Please quote exactly the lines below from the line containing "status and cleared" to the line containing "localparam int BITC = 64;", both lines included, and nothing else.

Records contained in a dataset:
──────────────────────────────

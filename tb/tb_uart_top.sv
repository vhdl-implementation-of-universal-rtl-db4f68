// tb_uart_top: end-to-end test of the whole UART.
//
// The UART runs at 100 MHz and 1 562 500 baud, so the 16x strobe comes
// every 4 clocks and a bit lasts 64 clocks. txout is looped back to rxin
// for most of the test; for error cases the test drives rxin itself.
// Each mechanism of the design is made to happen and counted:
//   LCR write      the host bus loads framing with wr and cw
//   mode switch    several framings are sent and received in turn
//   tx hold        with tx low nothing leaves the transmitter
//   tx full        txf rises after 18 bytes and a further write is dropped
//   back to back   frames follow each other with no idle gap
//   rx full        the receive buffer fills (16 bytes) and signals rx_full
//   overrun        a frame arriving with buffer and hold register full is
//                  lost and OE is set
//   parity, framing error and break are flagged on status and cleared
// Baud Out is checked to come every 64 clocks. Every received byte is
// compared with the byte written; a mechanism that never happened counts
// as a failure.
module tb_uart_top;
  import uart_pkg::*;
  localparam int BITC = 64;

  logic       clk = 1'b0, rst_n = 1'b0;
  logic       wr = 1'b0, cw = 1'b0, tx = 1'b0, rd = 1'b0, err_clr = 1'b0;
  logic [7:0] din = '0, rxout;
  logic       txout, txe, txf, baud_out, rx_empty, rx_full;
  logic       loop = 1'b1, line = 1'b1, rxin;
  rx_status_t status;
  lcr_t       lcr;
  int         checks = 0, failures = 0;
  logic [7:0] sent[$];
  int         n_lcr = 0, n_mode = 0, n_hold = 0, n_txfull = 0, n_b2b = 0, n_rxfull = 0;
  int         n_ovr = 0, n_pe = 0, n_fe = 0, n_bi = 0, n_clr = 0;
  int         cyc = 0, last_baud = -1, n_baud = 0;
  int         last_start = -1;

  always #5 clk = ~clk;
  always @(posedge clk) cyc++;

  assign rxin = loop ? txout : line;

  uart_top #(.CLK_HZ(100_000_000), .BAUD(1_562_500), .DEPTH(16)) dut (.*);

  task automatic check(input bit ok, input string what);
    checks++;
    if (!ok) begin
      failures++;
      $display("FAIL %0t: %s", $time, what);
    end
  endtask

  // Baud Out spacing
  always @(posedge clk) if (rst_n && baud_out) begin
    if (last_baud >= 0) check(cyc - last_baud == BITC, "baud_out period");
    last_baud = cyc;
    n_baud++;
  end

  // back-to-back frames: a start bit exactly one frame after the previous.
  // After each start edge the rest of the frame is skipped, so edges inside
  // the data are not taken for start bits.
  initial forever begin
    int len;
    @(negedge txout);
    if (!rst_n) continue;
    len = 1 + 5 + lcr.wls + lcr.pen + 1 + lcr.stb;
    if (last_start >= 0 && cyc - last_start == len * BITC) n_b2b++;
    last_start = cyc;
    repeat (len * BITC - BITC / 2) @(posedge clk);
  end

  task automatic host_write(input logic c, input logic [7:0] d);
    @(negedge clk);
    wr = 1'b1; cw = c; din = d;
    @(negedge clk);
    wr = 1'b0; cw = 1'b0;
  endtask

  task automatic set_lcr(input logic [7:0] v);
    host_write(1'b1, v);
    #1;
    check(lcr == lcr_t'(v), "LCR written");
    n_lcr++;
  endtask

  task automatic read_all(input int expect_n);
    int n = 0;
    while (!rx_empty) begin
      @(negedge clk);
      rd = 1'b1;
      @(negedge clk);
      rd = 1'b0;
      check(sent.size() > 0 && rxout == sent[0],
            $sformatf("received %h expected %h", rxout, sent.size() ? sent[0] : 8'h0));
      if (sent.size()) void'(sent.pop_front());
      n++;
    end
    check(n == expect_n, $sformatf("%0d bytes received, expected %0d", n, expect_n));
    sent.delete();
  endtask

  task automatic clear_status();
    @(negedge clk);
    err_clr = 1'b1;
    @(negedge clk);
    err_clr = 1'b0;
    check(status == '0, "status cleared");
    n_clr++;
  endtask

  // the test's own serialiser for error frames (8 data bits, even parity)
  task automatic drive(input logic [7:0] d, input logic p, input logic s);
    logic bits[11];
    bits[0] = 1'b0;
    for (int i = 0; i < 8; i++) bits[1 + i] = d[i];
    bits[9] = p; bits[10] = s;
    for (int k = 0; k < 11; k++) begin
      line = bits[k];
      repeat (BITC) @(posedge clk);
    end
    line = 1'b1;
    repeat (2 * BITC) @(posedge clk);
  endtask

  initial begin
    repeat (2000000) @(posedge clk);
    failures++;
    $display("FAIL: watchdog");
    $display("TB_RESULT checks=%0d failures=%0d", checks, failures);
    $finish;
  end

  initial begin
    int accepted;
    logic [7:0] b;
    logic [7:0] modes[5] = '{8'h1B, 8'h03, 8'h0E, 8'h07, 8'h18};
    repeat (3) @(posedge clk);
    @(negedge clk);
    rst_n = 1'b1;
    #1;
    check(txe && !txf && rx_empty && txout && status == '0, "reset state");

    // several framings, loopback, tx held low while filling
    foreach (modes[i]) begin
      automatic logic [7:0] v = modes[i];
      set_lcr(v);
      n_mode++;
      tx = 1'b0;
      for (int k = 0; k < 5; k++) begin
        b = 8'($urandom);
        host_write(1'b0, b);
        sent.push_back(b & (8'hFF >> (3 - v[1:0])));
      end
      repeat (4 * BITC) @(posedge clk);
      check(txout == 1'b1 && rx_empty, "nothing sent while tx is low");
      n_hold++;
      tx = 1'b1;
      // txe only says the buffer is empty: THR and TSR still hold two frames
      wait (txe);
      repeat (40 * BITC) @(posedge clk);
      read_all(5);
      check(status == '0, "no errors in loopback");
    end

    // fill the transmitter: 16 buffer + THR + TSR, then one write dropped
    set_lcr(8'h1B);
    tx = 1'b0;
    accepted = 0;
    while (!txf) begin
      b = 8'($urandom);
      host_write(1'b0, b);
      sent.push_back(b);
      accepted++;
      repeat (4) @(negedge clk);
    end
    check(accepted == 18, $sformatf("transmitter took %0d bytes", accepted));
    host_write(1'b0, 8'hEE);
    n_txfull++;
    // send all 18 back to back into the receiver: 16 in the buffer, 1 in
    // the hold register, the 18th is lost
    tx = 1'b1;
    wait (txe);
    repeat (40 * BITC) @(posedge clk);
    check(rx_full, "receive buffer full");
    if (rx_full) n_rxfull++;
    check(status.oe, "overrun flagged");
    if (status.oe) n_ovr++;
    void'(sent.pop_back());
    read_all(17);
    clear_status();

    // error frames from the test's own line
    loop = 1'b0;
    drive(8'h41, 1'b1, 1'b1);  // 'A' with even parity must carry 0
    check(status == rx_status_t'(4'b0010), "parity error");
    if (status.pe) n_pe++;
    clear_status();
    drive(8'h41, 1'b0, 1'b0);  // stop bit low
    check(status == rx_status_t'(4'b0001), "framing error");
    if (status.fe) n_fe++;
    clear_status();
    drive(8'h00, 1'b0, 1'b0);  // all zero: break
    check(status == rx_status_t'(4'b1001), "break");
    if (status.bi) n_bi++;
    clear_status();
    sent.push_back(8'h41); sent.push_back(8'h41); sent.push_back(8'h00);
    read_all(3);
    loop = 1'b1;

    check(n_lcr >= 6, $sformatf("LCR writes: %0d", n_lcr));
    check(n_mode >= 5, $sformatf("framings: %0d", n_mode));
    check(n_hold >= 5, $sformatf("tx holds: %0d", n_hold));
    check(n_txfull >= 1, $sformatf("tx full: %0d", n_txfull));
    check(n_b2b >= 17, $sformatf("back-to-back frames: %0d", n_b2b));
    check(n_rxfull >= 1, $sformatf("rx full: %0d", n_rxfull));
    check(n_ovr >= 1, $sformatf("overruns: %0d", n_ovr));
    check(n_pe >= 1 && n_fe >= 1 && n_bi >= 1, "parity, framing and break errors seen");
    check(n_clr >= 4, $sformatf("status clears: %0d", n_clr));
    check(n_baud > 100, $sformatf("baud_out strobes: %0d", n_baud));
    $display("mechanisms: lcr=%0d modes=%0d hold=%0d txfull=%0d b2b=%0d rxfull=%0d ovr=%0d pe=%0d fe=%0d bi=%0d clr=%0d",
             n_lcr, n_mode, n_hold, n_txfull, n_b2b, n_rxfull, n_ovr, n_pe, n_fe, n_bi, n_clr);
    $display("TB_RESULT checks=%0d failures=%0d", checks, failures);
    $finish;
  end
endmodule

──────────────────────────────

Result below:
//   parity, framing error and break are flagged on status and cleared
// Baud Out is checked to come every 64 clocks. Every received byte is
// compared with the byte written; a mechanism that never happened counts
// as a failure.
module tb_uart_top;
  import uart_pkg::*;
  localparam int BITC = 64;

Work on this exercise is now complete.